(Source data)
_ _ _ _ _ _ _

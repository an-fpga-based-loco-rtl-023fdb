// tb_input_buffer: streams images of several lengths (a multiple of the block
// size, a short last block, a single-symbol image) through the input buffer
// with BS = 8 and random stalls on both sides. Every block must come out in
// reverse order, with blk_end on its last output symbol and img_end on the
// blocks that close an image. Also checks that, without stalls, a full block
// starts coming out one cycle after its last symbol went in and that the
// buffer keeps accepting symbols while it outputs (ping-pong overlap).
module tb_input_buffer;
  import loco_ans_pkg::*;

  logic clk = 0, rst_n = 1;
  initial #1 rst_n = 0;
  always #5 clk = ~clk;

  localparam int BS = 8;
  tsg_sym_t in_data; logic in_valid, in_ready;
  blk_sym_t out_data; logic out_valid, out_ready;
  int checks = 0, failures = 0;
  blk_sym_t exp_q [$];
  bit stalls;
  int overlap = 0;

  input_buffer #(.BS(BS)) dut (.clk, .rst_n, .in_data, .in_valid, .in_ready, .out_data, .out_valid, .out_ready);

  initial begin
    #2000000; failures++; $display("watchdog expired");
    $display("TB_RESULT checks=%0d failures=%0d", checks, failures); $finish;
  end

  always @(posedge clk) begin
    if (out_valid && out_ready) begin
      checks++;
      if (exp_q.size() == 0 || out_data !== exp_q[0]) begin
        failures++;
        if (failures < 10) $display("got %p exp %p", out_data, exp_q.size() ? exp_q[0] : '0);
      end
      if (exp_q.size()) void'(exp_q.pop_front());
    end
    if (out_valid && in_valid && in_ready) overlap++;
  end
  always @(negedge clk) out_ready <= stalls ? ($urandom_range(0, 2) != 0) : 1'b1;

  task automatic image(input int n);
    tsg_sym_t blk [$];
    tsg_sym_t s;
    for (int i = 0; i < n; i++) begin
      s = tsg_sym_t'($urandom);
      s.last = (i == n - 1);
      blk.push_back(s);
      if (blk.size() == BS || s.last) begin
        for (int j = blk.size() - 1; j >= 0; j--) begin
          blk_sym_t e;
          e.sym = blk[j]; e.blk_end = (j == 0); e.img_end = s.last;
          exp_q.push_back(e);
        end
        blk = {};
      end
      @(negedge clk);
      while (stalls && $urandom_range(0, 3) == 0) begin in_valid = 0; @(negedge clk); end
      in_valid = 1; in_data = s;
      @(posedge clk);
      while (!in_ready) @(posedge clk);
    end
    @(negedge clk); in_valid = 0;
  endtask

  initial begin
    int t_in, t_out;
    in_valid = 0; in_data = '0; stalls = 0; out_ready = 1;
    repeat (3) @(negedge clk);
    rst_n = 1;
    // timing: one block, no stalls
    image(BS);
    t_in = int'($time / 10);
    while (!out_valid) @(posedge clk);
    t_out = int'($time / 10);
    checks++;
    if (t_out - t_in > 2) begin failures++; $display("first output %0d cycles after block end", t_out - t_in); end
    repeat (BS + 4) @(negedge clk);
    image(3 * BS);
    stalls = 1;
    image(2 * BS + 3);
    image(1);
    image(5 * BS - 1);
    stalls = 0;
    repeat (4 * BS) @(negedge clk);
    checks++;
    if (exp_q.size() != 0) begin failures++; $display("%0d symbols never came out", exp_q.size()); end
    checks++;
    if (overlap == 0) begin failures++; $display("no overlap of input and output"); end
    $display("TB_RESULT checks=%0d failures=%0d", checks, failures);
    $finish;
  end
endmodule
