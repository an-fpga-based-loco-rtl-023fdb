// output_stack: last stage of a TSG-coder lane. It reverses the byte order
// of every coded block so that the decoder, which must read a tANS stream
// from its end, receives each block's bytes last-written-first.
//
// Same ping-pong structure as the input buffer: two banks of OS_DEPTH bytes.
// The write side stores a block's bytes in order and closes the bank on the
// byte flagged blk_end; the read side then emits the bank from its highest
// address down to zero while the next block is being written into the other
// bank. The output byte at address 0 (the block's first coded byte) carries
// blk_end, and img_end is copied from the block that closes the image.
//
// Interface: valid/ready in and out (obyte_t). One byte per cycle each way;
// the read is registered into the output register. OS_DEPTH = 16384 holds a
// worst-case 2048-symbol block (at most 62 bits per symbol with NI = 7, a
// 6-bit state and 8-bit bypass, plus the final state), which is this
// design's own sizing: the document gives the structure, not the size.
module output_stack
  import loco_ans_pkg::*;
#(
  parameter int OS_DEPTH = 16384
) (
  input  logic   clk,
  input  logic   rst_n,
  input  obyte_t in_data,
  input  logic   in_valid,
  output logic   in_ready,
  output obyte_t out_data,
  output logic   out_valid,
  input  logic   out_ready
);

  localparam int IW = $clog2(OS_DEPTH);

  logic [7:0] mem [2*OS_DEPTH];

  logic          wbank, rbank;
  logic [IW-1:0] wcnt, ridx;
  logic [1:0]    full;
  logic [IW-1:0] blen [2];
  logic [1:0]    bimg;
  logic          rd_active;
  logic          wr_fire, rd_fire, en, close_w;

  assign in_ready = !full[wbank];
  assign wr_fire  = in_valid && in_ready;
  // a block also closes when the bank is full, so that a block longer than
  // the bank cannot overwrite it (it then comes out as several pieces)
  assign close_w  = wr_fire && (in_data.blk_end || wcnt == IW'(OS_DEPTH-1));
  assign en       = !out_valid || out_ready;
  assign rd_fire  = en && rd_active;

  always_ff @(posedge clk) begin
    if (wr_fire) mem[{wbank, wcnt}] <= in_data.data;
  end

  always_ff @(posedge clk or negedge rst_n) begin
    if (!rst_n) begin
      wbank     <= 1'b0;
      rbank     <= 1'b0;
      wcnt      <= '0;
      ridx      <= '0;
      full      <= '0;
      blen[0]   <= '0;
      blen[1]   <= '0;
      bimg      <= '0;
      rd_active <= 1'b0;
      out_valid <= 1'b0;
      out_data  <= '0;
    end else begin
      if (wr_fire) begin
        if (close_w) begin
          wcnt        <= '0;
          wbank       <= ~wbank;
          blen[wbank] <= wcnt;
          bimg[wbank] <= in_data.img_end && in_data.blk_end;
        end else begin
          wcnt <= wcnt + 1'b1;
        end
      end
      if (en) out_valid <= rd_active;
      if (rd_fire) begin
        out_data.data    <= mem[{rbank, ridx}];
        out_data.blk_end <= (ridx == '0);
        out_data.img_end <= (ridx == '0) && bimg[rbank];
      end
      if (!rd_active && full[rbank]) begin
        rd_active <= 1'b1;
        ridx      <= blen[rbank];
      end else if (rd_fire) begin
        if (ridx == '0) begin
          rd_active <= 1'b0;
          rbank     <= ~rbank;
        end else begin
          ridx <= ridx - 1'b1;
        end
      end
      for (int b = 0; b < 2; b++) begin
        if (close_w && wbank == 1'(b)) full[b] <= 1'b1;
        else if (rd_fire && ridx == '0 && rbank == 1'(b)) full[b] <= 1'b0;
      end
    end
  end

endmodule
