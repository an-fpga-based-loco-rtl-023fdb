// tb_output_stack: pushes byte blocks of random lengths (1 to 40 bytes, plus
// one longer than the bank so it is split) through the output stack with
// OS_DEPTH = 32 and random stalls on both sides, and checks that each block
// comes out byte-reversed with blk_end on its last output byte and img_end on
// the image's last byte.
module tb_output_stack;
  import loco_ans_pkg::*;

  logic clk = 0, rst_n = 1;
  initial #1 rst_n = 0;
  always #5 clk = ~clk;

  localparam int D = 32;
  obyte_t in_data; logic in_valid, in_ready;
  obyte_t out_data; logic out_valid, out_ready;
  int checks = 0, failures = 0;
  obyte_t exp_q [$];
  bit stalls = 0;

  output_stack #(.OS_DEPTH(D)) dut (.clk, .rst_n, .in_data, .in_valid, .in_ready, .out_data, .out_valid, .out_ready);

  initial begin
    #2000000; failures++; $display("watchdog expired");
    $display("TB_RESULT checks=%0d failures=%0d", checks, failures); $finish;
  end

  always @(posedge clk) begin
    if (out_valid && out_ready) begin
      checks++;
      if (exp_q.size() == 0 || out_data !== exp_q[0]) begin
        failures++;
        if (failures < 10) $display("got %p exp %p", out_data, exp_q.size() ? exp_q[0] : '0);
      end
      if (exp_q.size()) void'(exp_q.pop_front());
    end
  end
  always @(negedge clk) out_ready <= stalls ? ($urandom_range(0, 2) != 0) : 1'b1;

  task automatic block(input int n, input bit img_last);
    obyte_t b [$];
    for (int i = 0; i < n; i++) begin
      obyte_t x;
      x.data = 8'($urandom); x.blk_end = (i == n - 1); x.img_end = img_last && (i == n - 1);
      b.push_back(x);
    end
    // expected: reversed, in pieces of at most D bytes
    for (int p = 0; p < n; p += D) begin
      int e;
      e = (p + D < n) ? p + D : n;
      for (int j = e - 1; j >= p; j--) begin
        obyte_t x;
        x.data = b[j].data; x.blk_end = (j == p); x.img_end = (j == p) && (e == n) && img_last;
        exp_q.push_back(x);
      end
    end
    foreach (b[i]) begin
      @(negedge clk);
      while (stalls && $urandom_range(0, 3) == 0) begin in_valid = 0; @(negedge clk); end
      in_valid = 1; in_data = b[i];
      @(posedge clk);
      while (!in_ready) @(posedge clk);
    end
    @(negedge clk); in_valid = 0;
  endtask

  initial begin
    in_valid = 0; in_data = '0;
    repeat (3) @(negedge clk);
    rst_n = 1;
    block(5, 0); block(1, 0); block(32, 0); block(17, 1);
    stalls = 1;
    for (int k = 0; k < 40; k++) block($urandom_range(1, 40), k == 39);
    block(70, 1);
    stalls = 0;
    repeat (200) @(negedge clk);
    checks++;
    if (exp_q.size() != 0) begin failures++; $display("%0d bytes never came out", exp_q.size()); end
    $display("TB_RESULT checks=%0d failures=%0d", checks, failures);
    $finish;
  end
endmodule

_ _ _ _ _ _ _

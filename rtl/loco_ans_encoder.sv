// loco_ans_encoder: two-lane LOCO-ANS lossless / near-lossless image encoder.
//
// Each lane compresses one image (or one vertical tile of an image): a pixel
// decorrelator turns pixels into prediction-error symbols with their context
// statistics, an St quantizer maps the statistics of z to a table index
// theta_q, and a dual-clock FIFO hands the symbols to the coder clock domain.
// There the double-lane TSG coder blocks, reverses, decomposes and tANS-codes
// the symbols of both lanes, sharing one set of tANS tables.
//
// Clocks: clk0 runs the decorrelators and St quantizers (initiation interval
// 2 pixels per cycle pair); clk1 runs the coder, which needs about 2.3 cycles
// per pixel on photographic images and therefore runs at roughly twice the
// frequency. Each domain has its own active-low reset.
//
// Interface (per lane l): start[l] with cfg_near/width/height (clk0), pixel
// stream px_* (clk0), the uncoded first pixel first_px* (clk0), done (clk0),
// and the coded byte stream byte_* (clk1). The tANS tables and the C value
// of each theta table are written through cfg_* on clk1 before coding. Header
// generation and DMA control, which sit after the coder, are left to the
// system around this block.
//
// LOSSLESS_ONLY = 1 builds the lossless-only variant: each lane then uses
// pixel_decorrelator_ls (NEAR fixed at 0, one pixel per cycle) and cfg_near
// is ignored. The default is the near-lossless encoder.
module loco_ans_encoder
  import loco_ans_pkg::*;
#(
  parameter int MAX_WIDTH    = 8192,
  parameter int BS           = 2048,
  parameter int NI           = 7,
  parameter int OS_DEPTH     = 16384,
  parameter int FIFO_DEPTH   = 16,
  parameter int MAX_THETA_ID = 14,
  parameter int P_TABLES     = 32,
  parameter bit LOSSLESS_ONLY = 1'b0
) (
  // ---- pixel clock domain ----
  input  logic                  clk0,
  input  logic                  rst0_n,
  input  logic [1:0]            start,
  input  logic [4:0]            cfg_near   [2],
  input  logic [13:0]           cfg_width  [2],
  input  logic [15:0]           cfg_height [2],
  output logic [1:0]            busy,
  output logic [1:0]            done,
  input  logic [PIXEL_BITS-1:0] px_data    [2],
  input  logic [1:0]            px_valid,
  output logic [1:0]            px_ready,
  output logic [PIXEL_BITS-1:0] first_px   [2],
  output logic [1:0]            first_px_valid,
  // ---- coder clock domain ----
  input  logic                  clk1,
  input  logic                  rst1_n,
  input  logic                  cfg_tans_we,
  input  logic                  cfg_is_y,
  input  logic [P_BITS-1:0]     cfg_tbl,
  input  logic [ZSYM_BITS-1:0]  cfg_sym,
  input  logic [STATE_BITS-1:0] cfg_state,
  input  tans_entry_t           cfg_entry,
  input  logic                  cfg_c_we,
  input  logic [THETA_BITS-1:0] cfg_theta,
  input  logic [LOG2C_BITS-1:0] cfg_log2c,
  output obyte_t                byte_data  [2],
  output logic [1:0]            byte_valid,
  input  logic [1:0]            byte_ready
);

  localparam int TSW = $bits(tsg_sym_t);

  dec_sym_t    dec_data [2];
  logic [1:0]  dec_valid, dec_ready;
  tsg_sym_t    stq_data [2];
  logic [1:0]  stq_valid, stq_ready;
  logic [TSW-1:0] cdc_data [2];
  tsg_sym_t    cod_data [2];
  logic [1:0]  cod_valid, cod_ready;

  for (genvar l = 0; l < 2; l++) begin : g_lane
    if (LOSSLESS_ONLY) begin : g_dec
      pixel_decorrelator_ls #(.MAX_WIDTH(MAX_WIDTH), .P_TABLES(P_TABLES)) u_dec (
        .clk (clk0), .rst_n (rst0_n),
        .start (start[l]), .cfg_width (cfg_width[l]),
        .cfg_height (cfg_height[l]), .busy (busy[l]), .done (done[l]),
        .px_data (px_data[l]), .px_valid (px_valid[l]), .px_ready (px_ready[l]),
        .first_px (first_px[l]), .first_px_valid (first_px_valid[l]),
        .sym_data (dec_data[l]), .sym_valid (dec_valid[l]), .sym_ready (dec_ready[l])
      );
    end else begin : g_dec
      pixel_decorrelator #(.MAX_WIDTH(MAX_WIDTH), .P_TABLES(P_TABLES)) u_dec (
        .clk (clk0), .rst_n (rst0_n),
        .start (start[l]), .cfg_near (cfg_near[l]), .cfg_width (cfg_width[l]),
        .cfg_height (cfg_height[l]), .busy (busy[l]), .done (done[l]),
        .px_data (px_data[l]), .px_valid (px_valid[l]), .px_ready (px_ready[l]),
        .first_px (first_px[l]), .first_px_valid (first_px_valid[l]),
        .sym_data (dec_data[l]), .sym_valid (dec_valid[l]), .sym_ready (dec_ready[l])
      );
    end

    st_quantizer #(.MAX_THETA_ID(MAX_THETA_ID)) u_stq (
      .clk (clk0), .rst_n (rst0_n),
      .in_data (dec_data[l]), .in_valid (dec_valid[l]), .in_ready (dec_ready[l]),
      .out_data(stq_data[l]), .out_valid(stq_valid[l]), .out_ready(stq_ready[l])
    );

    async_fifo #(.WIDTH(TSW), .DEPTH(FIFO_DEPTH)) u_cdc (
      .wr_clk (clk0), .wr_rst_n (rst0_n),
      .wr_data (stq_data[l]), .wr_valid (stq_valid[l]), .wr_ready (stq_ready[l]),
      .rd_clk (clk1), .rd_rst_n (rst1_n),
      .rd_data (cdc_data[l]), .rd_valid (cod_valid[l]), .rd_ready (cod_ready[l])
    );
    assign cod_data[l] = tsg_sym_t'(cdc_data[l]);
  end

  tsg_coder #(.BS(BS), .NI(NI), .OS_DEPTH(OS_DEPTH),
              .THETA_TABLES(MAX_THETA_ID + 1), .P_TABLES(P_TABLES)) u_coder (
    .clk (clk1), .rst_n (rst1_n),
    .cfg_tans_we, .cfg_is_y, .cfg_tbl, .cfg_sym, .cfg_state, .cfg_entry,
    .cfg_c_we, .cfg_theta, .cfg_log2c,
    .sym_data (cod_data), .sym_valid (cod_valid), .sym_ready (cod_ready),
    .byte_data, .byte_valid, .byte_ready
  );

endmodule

_ _ _ _ _ _ _

[How to complete this task]
Whenever the word "several" occurs in a line above, copy that line.

[Output for this task]
// tb_input_buffer: streams images of several lengths (a multiple of the block
  // the bank cannot overwrite it (it then comes out as several pieces)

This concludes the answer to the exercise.